Not that it would have made any difference if he had. The dog had lived long enough to know that good stories were not necessarily true stories, and whether he chose to believe the stories Willy told about himself or not was less important than the fact that Willy had done what he had done, and the years had passed. That was the essential thing, wasn’t it? The years, the number of years it took to go from being young to not-so-young, and all the while to watch the world change around you. By the time Mr. Bones crept forth from his mother’s womb, Willy’s salad days were but a dim memory, a pile of compost moldering in a vacant lot. The runaways had crawled back home to mom and dad; the potheads had traded in their love beads for paisley ties; the war was over. But Willy was still Willy, the boffo rhymester and self-appointed bearer of Santa’s message, your basic sorry excuse rigged out in the filthy duds of tramphood. The passage of time had not treated the poet kindly, and he didn’t blend in so well anymore. He stank and drooled, he rubbed people the wrong way, and what with the bullet wounds and the knife wounds and the general deterioration of his physical self, he’d lost his quickness, his heretofore astonishing knack for slithering out of trouble. Strangers robbed him and beat him up. They kicked him while he slept, they set his books on fire, they took advantage of his aches and pains. After one such encounter landed him in the hospital with blurred vision and a fractured arm, he realized that he couldn’t go on without some kind of protection. He thought of a gun, but weapons were abhorrent to him, and so he settled on the next best thing known to man: a bodyguard with four legs.

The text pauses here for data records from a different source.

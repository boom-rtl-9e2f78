// boom_pkg: types and constants shared by the BOOM buffer chip.
//
// The external side of a BOOM DIMM is a standard 72-bit (64 data + 8 ECC) DDR3
// channel that moves a 128-byte cache block as one burst of 16 beats. Inside the
// DIMM, N internal data buses (iDBUS) of the same 72-bit width run N times slower
// and a sub-rank of N/SUBRANKS lanes supplies the block with a shorter burst
// (16 / lanes). Everything in the RTL is clocked by one clock at the DBUS beat rate;
// the slower internal buses advance on a clock enable (one iDBUS beat every RATIO
// clocks, one iABUS command slot every 2*RATIO clocks). The command encoding is this
// design's own: the document does not fix one.
package boom_pkg;

  localparam int unsigned LANE_W      = 72;  // 64 data + 8 ECC bits per bus beat
  localparam int unsigned BLOCK_BEATS = 16;  // DBUS burst length for a 128B block
  localparam int unsigned BLOCK_BITS  = 1024;
  localparam int unsigned HALF_BEATS  = 8;   // DBUS burst length for a 64B access

  typedef enum logic [2:0] {
    CMD_NOP = 3'd0,
    CMD_ACT = 3'd1,
    CMD_RD  = 3'd2,
    CMD_WR  = 3'd3,
    CMD_PRE = 3'd4,
    CMD_REF = 3'd5
  } cmd_op_e;

  // Command as issued by the memory controller on the external ABUS.
  typedef struct packed {
    cmd_op_e     op;
    logic        half;     // RD/WR of a 64-byte block (DBUS burst 8) instead of 128 bytes
    logic [2:0]  rank;     // logical rank on the DIMM
    logic [1:0]  subrank;  // sub-rank inside the logical rank
    logic [2:0]  bank;
    logic [15:0] row;
    logic [9:0]  col;
  } ext_cmd_t;

  // Command as driven on one internal ABUS towards the DRAM chips.
  typedef struct packed {
    cmd_op_e     op;
    logic [2:0]  rank;     // rank index local to this iABUS
    logic [1:0]  subrank;
    logic [2:0]  bank;
    logic [15:0] row;
    logic [9:0]  col;
    logic [4:0]  burst;    // internal burst length of a RD/WR (16 or 8 / lanes per sub-rank)
  } int_cmd_t;

  // Words a lane queue must hold before the DBUS burst of a block may start, so
  // that the burst of BLOCK_BEATS beats never runs dry. Lanes deliver one word every
  // `ratio` clocks; the DBUS takes one word of a given lane every `lanes` clocks.
  // With w words queued at the start, word k is due at
  // k*lanes clocks later, when w + floor(k*lanes/ratio) words have arrived.
  function automatic int unsigned start_words(int unsigned lanes, int unsigned ratio,
                                              int unsigned beats);
    int unsigned w;
    int unsigned need;
    w = 1;
    for (int unsigned k = 0; k < beats; k++) begin
      need = k + 1 - (k * lanes) / ratio;
      if (need > w) w = need;
    end
    if (w > beats) w = beats;
    return w;
  endfunction

endpackage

Mrs. Gurevitch was less than thrilled, but Willy put his foot down and got his way. So the young Mr. Bones was torn from his mother and five siblings at the North Shore Animal Shelter and moved to Glenwood Avenue in Brooklyn. To be perfectly honest, he didn’t remember much about those early days. Ingloosh was still virgin territory to him back then, and what with Mrs. Gurevitch’s bizarrely mangled locutions and Willy’s penchant for talking in different voices (Gabby Hayes one minute, Louis Armstrong the next; Groucho Marx in the morning, Maurice Chevalier at night), it took several months to get the hang of it. In the meantime, there were the agonies of puppyhood: the struggles with bladder and bowel control, the newspapers on the kitchen floor, the snout-whacks from Mrs. Gurevitch every time the pee dribbled out of him. She was a crotchety old complainer, that one, and if not for Willy’s gentle hands and soothing endearments, life in that apartment would have been no picnic. Winter was upon them, and with everything ice and stinging salt pellets on the streets below, he spent ninety-eight percent of his time indoors, either sitting at Willy’s feet as the poet cranked out his latest masterpiece or exploring the nooks and crevices of his new home. The apartment consisted of four and a half rooms, and by the time spring came Mr. Bones was familiar with every stick of furniture, every blot on the rugs, every gash in the linoleum. He knew the smell of Mrs. Gurevitch’s slippers and the smell of Willy’s underpants. He knew the difference between the doorbell and the telephone, could distinguish between the sound of jangling keys and the clatter of pills in a plastic vial, and before long he was on a first-name basis with every cockroach who lived in the cupboard under the kitchen sink. It was a dull, circumscribed routine, but how was Mr. Bones to know that? He was no more than a lame-brained pup, a nincompoop with floppy paws who ran after his own tail and chomped on his own shit, and if this was the only life he’d ever tasted, who was he to judge whether it was rich or poor in the stuff that makes life worth living?